The result of the calculations with one special choice of \(\alpha ,\beta \) is displayed in Table 2.

Table 2 Polynomial invariants defined in (12.14) and (12.15) evaluated in the case of the metric cone over the Sasaki–Einstein manifold and in the Calabi Ansatz case of Ricci-flat metrics. Since the calculations are very long when the parameters are left symbolic, we evaluated the invariants in the reference case \(\alpha =1,\beta =2\)
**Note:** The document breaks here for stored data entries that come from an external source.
// tb_hbr_pd_characteristic: open-loop characteristic of the 2x
// half-baud-rate phase detector (hbr_pd) against sampling phase.
//
// For a set of channel and threshold conditions, the testbench sweeps the
// sampling phase phi from -0.5 to +0.5 UI around the data edge (phi = 0
// samples exactly at the nominal edge, the centre comparator half a UI
// later), computes the comparator decisions of 2000 sampled UIs of PRBS7
// data, feeds them two slices per clock into hbr_pd, and averages
// (LATE - EARLY) per sampled UI. The waveform has pulse response
// 1 + ALPHA z^-1 + BETA z^-2 at the bit centres, linear in between, plus
// Gaussian-like noise of sigma 0.05 so that the average is a smooth curve.
//
// Conditions: nominal (ALPHA 0.33, BETA 0, Vref 0.6); Vref offset by -0.05
// and +0.05; and the residual-ISI pairs (0.43, 0.13), (0.22, -0.18) and
// (0.17, -0.27). Checks:
//   - every condition has a stable zero crossing (EARLY below, LATE above)
//     within 0.25 UI of the data edge, i.e. the loop locks to the edge;
//   - nominal and Vref-offset conditions have no dead zone: 0.05 UI on
//     either side of that crossing the average is at least 0.02 in
//     magnitude.
// The residual-ISI conditions are only required to lock near the edge: with
// this piecewise-linear waveform their data-dependent crossings fall into
// separate clusters, and between clusters the average is close to zero
// (for ALPHA 0.43, BETA 0.13 over about 0.1 UI). The curves are printed.
module tb_hbr_pd_characteristic;
  timeunit 1ps;
  timeprecision 1fs;

  localparam int  NC     = 6;
  localparam int  NPH    = 51;      // -0.5 .. +0.5 UI in 0.02 UI steps
  localparam int  NUI    = 4000;    // UIs per phase point (2000 sampled)
  localparam real SIGMA  = 0.05;
  localparam real A [NC] = '{0.33, 0.33, 0.33, 0.43, 0.22, 0.17};
  localparam real B [NC] = '{0.0, 0.0, 0.0, 0.13, -0.18, -0.27};
  localparam real VR[NC] = '{0.6, 0.55, 0.65, 0.6, 0.6, 0.6};

  logic       clk = 0, rst_n = 0;
  logic [1:0] dh, dl, ed, dm, early, late;
  int checks = 0, failures = 0;

  hbr_pd dut (.*);

  initial begin
    #50000000;
    failures++;
    $display("FAIL watchdog");
    $display("TB_RESULT checks=%0d failures=%0d", checks, failures);
    $finish;
  end

  logic bits [NUI + 8];

  function automatic real noise();
    real s;
    s = 0.0;
    for (int i = 0; i < 12; i++) s += $itor($urandom_range(10000)) / 10000.0;
    return (s - 6.0) * SIGMA;
  endfunction

  function automatic real sym(int k);
    if (k < 0) return -1.0;
    return bits[k] ? 1.0 : -1.0;
  endfunction

  function automatic real cur(int c, int k);
    return sym(k) + A[c] * sym(k - 1) + B[c] * sym(k - 2);
  endfunction

  // waveform at time u (in UI); bit k occupies [k, k+1), centre k+0.5
  function automatic real wave(int c, real u);
    int  k;
    real fr;
    k  = int'($floor(u));
    fr = u - $floor(u);
    if (fr >= 0.5) return cur(c, k) + (cur(c, k + 1) - cur(c, k)) * (fr - 0.5);
    return cur(c, k - 1) + (cur(c, k) - cur(c, k - 1)) * (fr + 0.5);
  endfunction

  real pd_out [NC][NPH];

  initial begin
    logic [6:0] lfsr;
    lfsr = 7'h5A;
    for (int k = 0; k < NUI + 8; k++) begin
      bits[k] = lfsr[6] ^ lfsr[5];
      lfsr = {lfsr[5:0], bits[k]};
    end
    dh = '0; dl = '0; ed = '0; dm = '0;
    #10 rst_n = 1;
    for (int c = 0; c < NC; c++) begin
      for (int p = 0; p < NPH; p++) begin
        real phi;
        int  acc, n;
        phi = -0.5 + 0.02 * p;
        acc = 0; n = 0;
        // sampled UIs k = 4, 6, 8, ...: edge at k + phi, centre at k + 0.5 + phi
        for (int k = 4; k + 2 < NUI; k += 4) begin
          for (int s = 0; s < 2; s++) begin
            real ve, vc;
            ve = wave(c, real'(k + 2 * s) + phi) + noise();
            vc = wave(c, real'(k + 2 * s) + 0.5 + phi) + noise();
            dh[s] = ve > VR[c];
            dl[s] = ve > -VR[c];
            ed[s] = ve > 0.0;
            dm[s] = vc > 0.0;
          end
          #5 clk = 1;
          #1;
          acc += int'(late[0]) + int'(late[1]) - int'(early[0]) - int'(early[1]);
          n   += 2;
          #4 clk = 0;
        end
        pd_out[c][p] = real'(acc) / real'(n);
      end
    end
    for (int c = 0; c < NC; c++) begin
      int  z;
      real best;
      string line;
      line = "";
      for (int p = 0; p < NPH; p += 5) line = {line, $sformatf(" %6.3f", pd_out[c][p])};
      $display("alpha=%0.2f beta=%0.2f vref=%0.2f: phi=-0.5..0.5 step 0.1:%s", A[c], B[c], VR[c], line);
      // stable crossing nearest to the edge: out <= 0 at p, > 0 at p+1
      z = -1;
      best = 1.0;
      for (int p = 0; p + 1 < NPH; p++) begin
        real ph;
        ph = -0.5 + 0.02 * p + 0.01;
        if (pd_out[c][p] <= 0.0 && pd_out[c][p + 1] > 0.0 && (ph < 0 ? -ph : ph) < best) begin
          best = (ph < 0 ? -ph : ph);
          z = p;
        end
      end
      checks++;
      if (z < 0 || best > 0.25) begin
        failures++; $display("FAIL case %0d: no stable crossing near the edge", c);
      end else if (c < 3) begin
        checks++;
        if (z - 2 < 0 || z + 3 >= NPH || pd_out[c][z - 2] > -0.02 || pd_out[c][z + 3] < 0.02) begin
          failures++; $display("FAIL case %0d: dead zone around phi=%0.2f", c, -0.5 + 0.02 * z + 0.01);
        end
      end
    end
    $display("TB_RESULT checks=%0d failures=%0d", checks, failures);
    $finish;
  end
endmodule
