// tb_ha_incrementer: exhaustive check of the 16-bit half-adder incrementer
// (default width) and of a 15-bit one, the two sizes the 32x32 multiplier
// uses, against x + 1. Self-checking; prints TB_RESULT.
module tb_ha_incrementer;
  logic [15:0] x, s;
  logic        cout;
  logic [14:0] x15, s15;
  logic        cout15;
  int          checks = 0, failures = 0;

  ha_incrementer dut (.x(x), .s(s), .cout(cout));
  ha_incrementer #(.W(15)) dut15 (.x(x15), .s(s15), .cout(cout15));

  initial begin
    #1000000;
    failures++;
    $display("watchdog expired");
    $display("TB_RESULT checks=%0d failures=%0d", checks, failures);
    $finish;
  end

  initial begin
    for (int v = 0; v < 65536; v++) begin
      x   = 16'(v);
      x15 = 15'(v);
      #1;
      checks++;
      if ({cout, s} != 17'(v) + 17'd1 ||
          {cout15, s15} != 16'(v % 32768) + 16'd1) begin
        failures++;
        $display("FAIL x=%h -> %b %h ; x15=%h -> %b %h", x, cout, s, x15, cout15, s15);
      end
    end
    $display("TB_RESULT checks=%0d failures=%0d", checks, failures);
    $finish;
  end
endmodule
Inspecting this table, one realizes that, as anticipated in the Introduction, the Ricci-flat metric constructed by means of the Calabi Ansatz translated into action-angle variables is different from that associated with the Sasaki–Einstein metric recalled in (12.5). The strongest evidence is given by vanishing of the invariant E in one case and the nonzero and coordinate dependent structure of the same invariant in the second case. However, also the other invariants corroborate the same evidence. One can calculate the value of the coordinate R in terms of \(\mathfrak {v},\mathfrak {w}\) by equating the quadratic invariant \(Quad_1\) of the two metrics. Substituting the result in the other invariants the two expressions do not agree for the other invariants. This being clarified one can try to understand the reason of the disagreement. In the Sasaki Einstein approach, (12.7) corresponds to the standard construction of the metric on a \(\mathrm {U(1)}\) bundle. To the metric of the base manifold, in the present case \({\mathcal M}_B^{\textrm{KE}}\), one adds the square of a 1-form \(\Phi \) of the type \(\Phi \, = \,\textrm{d}\tau \, + \,\mathrm {U(1)}-\textrm{connection on} {\mathcal M}_B\). The remaining coordinate is the radial one R. In the Calabi ansatz approach, instead, one directly constructs the line bundle on the base manifold. A Sasaki–Einstein manifold could be retrieved a posteriori through the construction of a sphere bundle \(R =|w|\), where the complex coordinate w is the canonical bundle fiber coordinate. The two procedures do not commute. The investigation of the Sasaki–Einstein manifold underlying the constructed Ricci-flat metric via Calabi ansatz is a new research project that we leave for the future. Similarly the identification of a gauge four-dimensional gauge theory dual to the here presented D3–brane solution of Type IIB supergravity is one of the goals we plan to pursue in the near future.

12.3 Completeness

The metrics in the family \({\text {Mat}}(\mathcal{F}\mathcal{V})_{\textrm{KE}}\) are complete [2], so that, applying Theorem 4.3 in Calabi’s paper [11], we would get that the Ricci-flat six-dimensional metric on the canonical bundle is complete. However, one should check that Calabi’s theorem also applies in the singular case.